Based on the foregoing, the Court finds that the state courts provided Petitioner with a "full and fair opportunity to litigate" his Fourth Amendment claim. Stone, 428 U.S. at 494. See, e.g., Moormann v. Schriro, 426 F.3d 1044, 1053 (9th Cir. 2005); Abell v. Raines, 640 F.2d 1085, 1088 (9th Cir. 1981). Accordingly, Petitioner is not entitled to habeas relief, and the petition should be denied.
V.
RECOMMENDATION
Accordingly, the Court HEREBY RECOMMENDS that the petition for writ of habeas corpus be DENIED.

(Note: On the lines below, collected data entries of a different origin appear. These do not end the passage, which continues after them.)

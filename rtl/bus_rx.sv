// bus_rx: receiver of a bus interface.
//
// The receiver's own code generator is loaded in the t1 slot with the code
// from its setup cache and runs in step with every transmitter. In each t2
// slot the bus value is multiplied by the receiver's +/-1 chip (the mixer)
// and added to an accumulator (the low pass filter, an integrate-and-dump
// over the 127 chips). Two different phases of the m-sequence correlate to
// -1, the same phase to 127, so with a matched code the sum is
// +/-127 plus at most one unit per other transmitter, while without a match
// it stays within the number of transmitters. The level detector takes the
// sign as the data bit (negative = 1) and raises VALID when the magnitude
// reaches THRESH. When VALID is low the data bit is forced to 0, so an
// unconnected input reads as zero.
//
// Interface: `load`/`step`/`last` from the array timing (t1, t2, last t2
// slot). `data`/`valid` are registered at the end of the last t2 slot and
// hold through the next system clock, so the logic element samples them in
// the following t1 slot.
//
// From the document: mixer, LPF, level detect, VALID, 127-chip code from the
// setup cache. This design's choices: integrate-and-dump as the LPF, the
// threshold of 64 (half the code length), and zero data when not valid.
module bus_rx #(
  parameter int unsigned W      = dpaa_pkg::LFSR_W,
  parameter int unsigned BUS_W  = 7,
  parameter int unsigned THRESH = (1 << (W - 1))
) (
  input  logic                    clk,
  input  logic                    rst_n,
  input  logic                    load,
  input  logic                    step,
  input  logic                    last,
  input  logic [W-1:0]            code,
  input  logic signed [BUS_W-1:0] bus,
  output logic                    data,
  output logic                    valid
);
  localparam int unsigned ACC_W = BUS_W + W;

  logic chip;
  logic signed [ACC_W-1:0] acc, acc_nxt, prod;

  pn_code_gen #(.W(W)) u_gen (
    .clk, .rst_n, .load, .step, .seed(code), .chip
  );

  // mixer
  assign prod    = chip ? -ACC_W'(bus) : ACC_W'(bus);
  assign acc_nxt = acc + prod;

  always_ff @(posedge clk or negedge rst_n) begin
    if (!rst_n) begin
      acc   <= '0;
      data  <= 1'b0;
      valid <= 1'b0;
    end else if (step) begin
      if (last) begin
        // level detect, then dump the integrator
        valid <= (acc_nxt >= signed'(ACC_W'(THRESH))) ||
                 (acc_nxt <= -signed'(ACC_W'(THRESH)));
        data  <= (acc_nxt <= -signed'(ACC_W'(THRESH)));
        acc   <= '0;
      end else begin
        acc <= acc_nxt;
      end
    end
  end
endmodule
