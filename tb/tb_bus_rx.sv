// tb_bus_rx: self-checking testbench of the receiver.
//
// Each system clock a random number (1 to 54) of transmitters with distinct
// random codes and random data bits is modelled here; their chips are summed
// into the bus value fed to the receiver. The receiver's code is set to one
// of the transmitters (it must deliver that transmitter's bit with VALID
// high), to a code no transmitter uses or to code 0 (VALID low, data 0).
// The decision must be there in the reload slot after the 127 chip slots.
module tb_bus_rx;
  import pn_ref_pkg::*;
  logic clk = 1'b0, rst_n = 1'b0;
  logic load = 1'b0, step = 1'b0, last = 1'b0;
  logic [6:0] code = '0;
  logic signed [6:0] bus = '0;
  logic data, valid;
  int checks = 0, failures = 0;
  int n_match = 0, n_nomatch = 0;

  bus_rx #(.BUS_W(7)) dut (.clk, .rst_n, .load, .step, .last, .code, .bus, .data, .valid);

  always #5 clk = ~clk;

  initial begin : watchdog
    repeat (600 * 128 + 1000) @(posedge clk);
    failures++;
    $display("watchdog expired");
    $display("TB_RESULT checks=%0d failures=%0d", checks, failures);
    $finish;
  end

  initial begin
    code_seq_t seq [54];
    logic [6:0] codes [54];
    bit d [54];
    int k, sel, mode, sum;
    bit exp_d, exp_v;
    bit used [128];
    repeat (2) @(posedge clk);
    @(negedge clk) rst_n = 1'b1;
    for (int c = 0; c < 500; c++) begin
      k = (c < 20) ? 54 : $urandom_range(1, 54);
      foreach (used[i]) used[i] = 0;
      for (int i = 0; i < k; i++) begin
        do codes[i] = 7'($urandom_range(1, 127)); while (used[codes[i]]);
        used[codes[i]] = 1;
        seq[i] = pn_seq(codes[i]);
        d[i] = 1'($urandom);
      end
      mode = $urandom_range(0, 3);
      sel  = $urandom_range(0, k - 1);
      if (mode == 0 && k < 127) begin        // unused code
        do code = 7'($urandom_range(1, 127)); while (used[code]);
        exp_v = 0; exp_d = 0;
      end else if (mode == 1) begin          // disconnected
        code = 7'd0; exp_v = 0; exp_d = 0;
      end else begin                         // matched
        code = codes[sel]; exp_v = 1; exp_d = d[sel];
      end
      @(negedge clk) begin load = 1'b1; step = 1'b0; last = 1'b0; end
      for (int t = 0; t < 127; t++) begin
        sum = 0;
        for (int i = 0; i < k; i++) sum += (d[i] ^ seq[i][t]) ? -1 : 1;
        @(negedge clk) begin load = 1'b0; step = 1'b1; last = (t == 126); bus = 7'(sum); end
      end
      @(negedge clk) begin step = 1'b0; last = 1'b0; end
      checks += 2;
      if (valid != exp_v || data != exp_d) begin
        failures++;
        if (failures < 10) $display("cycle %0d k=%0d mode=%0d: data %b valid %b expected %b %b", c, k, mode, data, valid, exp_d, exp_v);
      end
      if (exp_v) n_match++; else n_nomatch++;
    end
    $display("matched %0d, unmatched %0d", n_match, n_nomatch);
    $display("TB_RESULT checks=%0d failures=%0d", checks, failures);
    $finish;
  end
endmodule
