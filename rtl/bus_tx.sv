// bus_tx: transmitter of a bus interface.
//
// The data bit of the current system clock is spread by the transmitter's
// PN code: the chip sent in each t2 slot is data XOR code chip, which the
// multiple access bus reads as +1 (chip 0) or -1 (chip 1). The code is
// fixed per transmitter (held in ROM), given here by the parameter CODE.
//
// Interface: `load`/`step` come from the array timing (t1 reload, t2 chip
// slots); `data` must be stable through the t2 slots; `chip_out` is the
// modulated chip. The analog charge pump of the original circuit, which
// puts a small voltage step on a shared wire, is replaced by this logic
// value and the digital summation in ma_bus.
module bus_tx #(
  parameter int unsigned W = dpaa_pkg::LFSR_W,
  parameter logic [W-1:0] CODE = W'(1)
) (
  input  logic clk,
  input  logic rst_n,
  input  logic load,
  input  logic step,
  input  logic data,
  output logic chip_out
);
  logic chip;

  pn_code_gen #(.W(W)) u_gen (
    .clk, .rst_n, .load, .step, .seed(CODE), .chip
  );

  // mixer: multiply the +/-1 data symbol by the +/-1 code chip
  assign chip_out = data ^ chip;
endmodule
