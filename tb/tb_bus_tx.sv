// tb_bus_tx: self-checking testbench of the transmitter.
//
// Two transmitters with different ROM codes are run through 200 system
// clocks (one reload slot and 127 chip slots each) with a random data bit
// per system clock. In every chip slot the modulated chip must equal the
// data bit XOR the code chip of the reference model.
module tb_bus_tx;
  import pn_ref_pkg::*;
  logic clk = 1'b0, rst_n = 1'b0;
  logic load = 1'b0, step = 1'b0, data = 1'b0;
  logic [1:0] chip_out;
  int checks = 0, failures = 0;
  localparam logic [6:0] C0 = 7'h01, C1 = 7'h5a;

  bus_tx #(.CODE(C0)) dut0 (.clk, .rst_n, .load, .step, .data, .chip_out(chip_out[0]));
  bus_tx #(.CODE(C1)) dut1 (.clk, .rst_n, .load, .step, .data, .chip_out(chip_out[1]));

  always #5 clk = ~clk;

  initial begin : watchdog
    repeat (200 * 128 + 1000) @(posedge clk);
    failures++;
    $display("watchdog expired");
    $display("TB_RESULT checks=%0d failures=%0d", checks, failures);
    $finish;
  end

  initial begin
    code_seq_t s0, s1;
    s0 = pn_seq(C0); s1 = pn_seq(C1);
    repeat (2) @(posedge clk);
    @(negedge clk) rst_n = 1'b1;
    for (int c = 0; c < 200; c++) begin
      @(negedge clk) begin load = 1'b1; step = 1'b0; data = 1'($urandom); end
      for (int t = 0; t < 127; t++) begin
        @(negedge clk) begin load = 1'b0; step = 1'b1; end
        checks += 2;
        if (chip_out[0] != (data ^ s0[t])) failures++;
        if (chip_out[1] != (data ^ s1[t])) failures++;
      end
    end
    $display("TB_RESULT checks=%0d failures=%0d", checks, failures);
    $finish;
  end
endmodule
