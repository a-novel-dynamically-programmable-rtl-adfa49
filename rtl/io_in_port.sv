// io_in_port: one of the array's data inputs.
//
// The 16-bit word on `word` is sampled at `word_tick` (the t1 slot of bit 0)
// and sent bit-serially, LSB first, during the word period that begins
// there, through the port's transmitter. The port behaves to the rest of
// the array like a logic element whose value is set from outside.
//
// Interface: `tick`/`word_tick` from the array timing, `word` from the pins,
// `y_bit` to the transmitter. The document gives the prototype 4 inputs; the
// parallel word interface is this design's choice.
module io_in_port #(
  parameter int unsigned W = dpaa_pkg::WORD_W
) (
  input  logic         clk,
  input  logic         rst_n,
  input  logic         tick,
  input  logic         word_tick,
  input  logic [W-1:0] word,
  output logic         y_bit
);
  le_ser #(.W(W)) u_s (.clk, .rst_n, .tick, .load(word_tick), .word, .bit_out(y_bit));
endmodule
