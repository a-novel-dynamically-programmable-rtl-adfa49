// tb_io_in_port: self-checking testbench of an input port.
//
// Random words are presented at the port and must come out bit-serially,
// least significant bit first, one bit per system clock, during the word
// period that starts at the word tick where they were sampled. A word
// changed between word ticks must not disturb the word being sent.
module tb_io_in_port;
  logic clk = 1'b0, rst_n = 1'b0;
  logic tick = 1'b0, word_tick = 1'b0;
  logic [15:0] word = '0;
  logic y_bit;
  int checks = 0, failures = 0;

  io_in_port dut (.clk, .rst_n, .tick, .word_tick, .word, .y_bit);

  always #5 clk = ~clk;

  initial begin : watchdog
    repeat (200 * 16 * 2 + 100) @(posedge clk);
    failures++;
    $display("watchdog expired");
    $display("TB_RESULT checks=%0d failures=%0d", checks, failures);
    $finish;
  end

  initial begin
    logic [15:0] w;
    repeat (2) @(posedge clk);
    @(negedge clk) rst_n = 1'b1;
    for (int p = 0; p < 150; p++) begin
      w = 16'($urandom);
      for (int k = 0; k < 16; k++) begin
        @(negedge clk) begin
          tick = 1'b1; word_tick = (k == 0);
          word = (k == 0) ? w : 16'($urandom);
        end
        @(negedge clk) begin tick = 1'b0; word_tick = 1'b0; end
        // bit k is out for the rest of this system clock
        checks++;
        if (y_bit != w[k]) begin
          failures++;
          if (failures < 10) $display("word %0d bit %0d: %b expected %b", p, k, y_bit, w[k]);
        end
      end
    end
    $display("TB_RESULT checks=%0d failures=%0d", checks, failures);
    $finish;
  end
endmodule
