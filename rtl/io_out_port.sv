// io_out_port: one of the array's data outputs.
//
// The port's receiver delivers one bit and its VALID flag per system clock.
// The port collects the 16 bits of a word (LSB first) and at `word_tick`,
// when the last bit is in, presents the whole word on `word` and raises
// `valid` if VALID was high for all 16 bits, i.e. the port's code matched a
// transmitter for the whole word. Both hold for one word period.
//
// Interface: `tick`/`word_tick` from the array timing, `d_bit`/`d_valid` from
// the receiver, `word`/`valid` to the pins. The document gives the prototype
// 4 outputs; the parallel word interface and the word valid are this
// design's choice.
module io_out_port #(
  parameter int unsigned W = dpaa_pkg::WORD_W
) (
  input  logic         clk,
  input  logic         rst_n,
  input  logic         tick,
  input  logic         word_tick,
  input  logic         d_bit,
  input  logic         d_valid,
  output logic [W-1:0] word,
  output logic         valid
);
  logic [W-1:0] w;
  logic         all_valid;   // VALID seen on every bit so far

  le_deser #(.W(W)) u_d (.clk, .rst_n, .tick, .bit_in(d_bit), .word(w));

  always_ff @(posedge clk or negedge rst_n) begin
    if (!rst_n) begin
      word      <= '0;
      valid     <= 1'b0;
      all_valid <= 1'b1;
    end else if (tick) begin
      if (word_tick) begin
        word      <= w;
        valid     <= all_valid && d_valid;
        all_valid <= 1'b1;
      end else begin
        all_valid <= all_valid && d_valid;
      end
    end
  end
endmodule
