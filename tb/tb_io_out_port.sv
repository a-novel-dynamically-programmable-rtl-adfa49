// tb_io_out_port: self-checking testbench of an output port.
//
// Words are fed bit-serially the way a receiver delivers them (the bit of
// system clock k in the reload slot of system clock k+1, the last bit in the
// reload slot of bit 0 of the next word), sometimes with VALID low on one
// bit or on all bits. At each word tick the port must show the whole word,
// and `valid` only if every one of its 16 bits was valid.
module tb_io_out_port;
  logic clk = 1'b0, rst_n = 1'b0;
  logic tick = 1'b0, word_tick = 1'b0;
  logic d_bit = 1'b0, d_valid = 1'b0;
  logic [15:0] word;
  logic valid;
  int checks = 0, failures = 0;
  int n_invalid = 0;

  io_out_port dut (.clk, .rst_n, .tick, .word_tick, .d_bit, .d_valid, .word, .valid);

  always #5 clk = ~clk;

  initial begin : watchdog
    repeat (210 * 16 * 2 + 100) @(posedge clk);
    failures++;
    $display("watchdog expired");
    $display("TB_RESULT checks=%0d failures=%0d", checks, failures);
    $finish;
  end

  initial begin
    logic [15:0] W [201];
    logic [15:0] V [201];
    repeat (2) @(posedge clk);
    @(negedge clk) rst_n = 1'b1;
    for (int p = 0; p < 201; p++) begin
      W[p] = 16'($urandom);
      case ($urandom_range(0, 3))
        0: V[p] = ~(16'd1 << $urandom_range(0, 15));
        1: V[p] = '0;
        default: V[p] = '1;
      endcase
    end
    for (int p = 0; p < 201; p++) begin
      for (int k = 0; k < 16; k++) begin
        @(negedge clk) begin
          tick = 1'b1; word_tick = (k == 0);
          d_bit   = (k == 0) ? ((p > 0) ? W[p-1][15] : 1'b0) : W[p][k-1];
          d_valid = (k == 0) ? ((p > 0) ? V[p-1][15] : 1'b0) : V[p][k-1];
        end
        @(negedge clk) begin tick = 1'b0; word_tick = 1'b0; end
        if (k == 0 && p > 0) begin
          checks += 2;
          if (valid != (V[p-1] == '1)) failures++;
          if (word != W[p-1]) begin
            failures++;
            if (failures < 10) $display("word %0d: %h expected %h", p-1, word, W[p-1]);
          end
          if (!valid) n_invalid++;
        end
      end
    end
    $display("invalid words %0d", n_invalid);
    $display("TB_RESULT checks=%0d failures=%0d", checks, failures);
    $finish;
  end
endmodule
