// le_add: adder logic element, out = a + b, 16-bit two's complement.
//
// The element receives both operands bit-serially (LSB first, one bit per
// system clock) from its two bus receivers. When the last bit of a word has
// arrived (`word_tick`) it adds the two words, raises `ovf` if the signed sum
// does not fit in 16 bits (the result wraps), and sends the sum back out
// bit-serially during the next word period. Latency is therefore exactly one
// word period, the same for every logic element, so a program can balance
// paths by counting elements. With one input unconnected (it reads zero) the
// adder acts as a one-word delay; fed back onto itself it is an accumulator
// or, with the other input unconnected, a register that holds its value.
//
// Interface: `tick` = t1 slot of each system clock, `word_tick` = t1 slot of
// bit 0; `a_bit`/`b_bit` from the receivers; `y_bit` to the transmitter;
// `ovf` belongs to the word being sent.
//
// From the document: one fixed function per element, 16 bits, serial
// operation, overflow support, conversion to a delay by adding zero. This
// design's choices: the one-word latency, wrap-around on overflow, and a
// flag held for the word period.
module le_add #(
  parameter int unsigned W = dpaa_pkg::WORD_W
) (
  input  logic clk,
  input  logic rst_n,
  input  logic tick,
  input  logic word_tick,
  input  logic a_bit,
  input  logic b_bit,
  output logic y_bit,
  output logic ovf
);
  logic [W-1:0] a, b, y;

  le_deser #(.W(W)) u_da (.clk, .rst_n, .tick, .bit_in(a_bit), .word(a));
  le_deser #(.W(W)) u_db (.clk, .rst_n, .tick, .bit_in(b_bit), .word(b));

  assign y = a + b;

  always_ff @(posedge clk or negedge rst_n) begin
    if (!rst_n)         ovf <= 1'b0;
    else if (word_tick) ovf <= (a[W-1] == b[W-1]) && (y[W-1] != a[W-1]);
  end

  le_ser #(.W(W)) u_s (.clk, .rst_n, .tick, .load(word_tick), .word(y), .bit_out(y_bit));
endmodule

This Findings and Recommendation is submitted to the assigned United States District Court Judge, pursuant to the provisions of 28 U.S.C. § 636 (b)(1)(B) and Rule 304 of the Local Rules of Practice for the United States District Court, Eastern District of California. Within THIRTY (30) days after service of the Findings and Recommendation, any party may file written objections with the court and serve a copy on all parties. Such a document should be captioned "Objections to Magistrate Judge's Findings and Recommendation." Replies to the objections shall be served and filed within fourteen (14) days after service of the objections. The assigned United States District Court Judge will then review the Magistrate Judge's ruling pursuant to 28 U.S.C. § 636(b)(1)(C). The parties are advised that failure to file objections within the specified time may waive the right to appeal the District Court's order. Wilkerson v. Wheeler, 772 F.3d 834, 839 (9th Cir. 2014) (citing Baxter v. Sullivan, 923 F.2d 1391, 1394 (9th Cir. 1991)). IT IS SO ORDERED.